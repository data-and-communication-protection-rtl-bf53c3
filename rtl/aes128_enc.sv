// aes128_enc: iterative AES-128 encryption core, one round per clock.
//
// The cipher computes one AES round per cycle, so a 128-bit block takes ten
// cycles, the figure given for the design's AES operation. Round keys are
// derived on the fly, one per round, next to the state register, so no key
// schedule is stored and a new key can be used with every block.
//
// Interface: pulse `start` with `key` and `pt` valid (accepted only while
// `busy` is low). The load edge adds the whole key (round 0); the next ten
// edges perform rounds 1..10. `done` is high for one cycle with `ct` valid
// exactly 10 cycles after the cycle in which `start` was high; `ct` holds its
// value until the next start. Reset is synchronous-active-low `rst_n`.
//
// The ten-cycle latency follows the design; the round-per-cycle structure and
// on-the-fly key expansion are this implementation's choice.
module aes128_enc
  import hsc_pkg::*;
(
  input  logic   clk,
  input  logic   rst_n,
  input  logic   start,
  input  block_t key,
  input  block_t pt,
  output logic   busy,
  output logic   done,
  output block_t ct
);

  block_t     state_q, rk_q, rk_next, round_out;
  logic [3:0] round_q;
  logic [7:0] rcon_q;

  always_comb begin
    rk_next   = next_round_key(rk_q, rcon_q);
    round_out = shift_rows(sub_bytes(state_q));
    if (round_q != 4'd10) round_out = mix_columns(round_out);
    round_out = round_out ^ rk_next;
  end

  always_ff @(posedge clk) begin
    if (!rst_n) begin
      busy    <= 1'b0;
      done    <= 1'b0;
      round_q <= '0;
      rcon_q  <= 8'h01;
      state_q <= '0;
      rk_q    <= '0;
    end else begin
      done <= 1'b0;
      if (!busy) begin
        if (start) begin
          state_q <= pt ^ key;
          rk_q    <= key;
          rcon_q  <= 8'h01;
          round_q <= 4'd1;
          busy    <= 1'b1;
        end
      end else begin
        state_q <= round_out;
        rk_q    <= rk_next;
        rcon_q  <= xtime(rcon_q);
        round_q <= round_q + 4'd1;
        if (round_q == 4'd10) begin
          busy <= 1'b0;
          done <= 1'b1;
        end
      end
    end
  end

  assign ct = state_q;

endmodule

###

**To do**
In this exercise, reproduce the material word for word, in full.

**Answer space**
repository data-and-communication-protection-rtl-bf53c3
filename rtl/aes128_enc.sv
// aes128_enc: iterative AES-128 encryption core, one round per clock.
//
// The cipher computes one AES round per cycle, so a 128-bit block takes ten
// cycles, the figure given for the design's AES operation. Round keys are
// derived on the fly, one per round, next to the state register, so no key
// schedule is stored and a new key can be used with every block.
//
// Interface: pulse `start` with `key` and `pt` valid (accepted only while
// `busy` is low). The load edge adds the whole key (round 0); the next ten
// edges perform rounds 1..10. `done` is high for one cycle with `ct` valid
// exactly 10 cycles after the cycle in which `start` was high; `ct` holds its
// value until the next start. Reset is synchronous-active-low `rst_n`.
//
// The ten-cycle latency follows the design; the round-per-cycle structure and
// on-the-fly key expansion are this implementation's choice.
module aes128_enc
  import hsc_pkg::*;
(
  input  logic   clk,
  input  logic   rst_n,
  input  logic   start,
  input  block_t key,
  input  block_t pt,
  output logic   busy,
  output logic   done,
  output block_t ct
);

  block_t     state_q, rk_q, rk_next, round_out;
  logic [3:0] round_q;
  logic [7:0] rcon_q;

  always_comb begin
    rk_next   = next_round_key(rk_q, rcon_q);
    round_out = shift_rows(sub_bytes(state_q));
    if (round_q != 4'd10) round_out = mix_columns(round_out);
    round_out = round_out ^ rk_next;
  end

  always_ff @(posedge clk) begin
    if (!rst_n) begin
      busy    <= 1'b0;
      done    <= 1'b0;
      round_q <= '0;
      rcon_q  <= 8'h01;
      state_q <= '0;
      rk_q    <= '0;
    end else begin
      done <= 1'b0;
      if (!busy) begin
        if (start) begin
          state_q <= pt ^ key;
          rk_q    <= key;
          rcon_q  <= 8'h01;
          round_q <= 4'd1;
          busy    <= 1'b1;
        end
      end else begin
        state_q <= round_out;
        rk_q    <= rk_next;
        rcon_q  <= xtime(rcon_q);
        round_q <= round_q + 4'd1;
        if (round_q == 4'd10) begin
          busy <= 1'b0;
          done <= 1'b1;
        end
      end
    end
  end

  assign ct = state_q;

endmodule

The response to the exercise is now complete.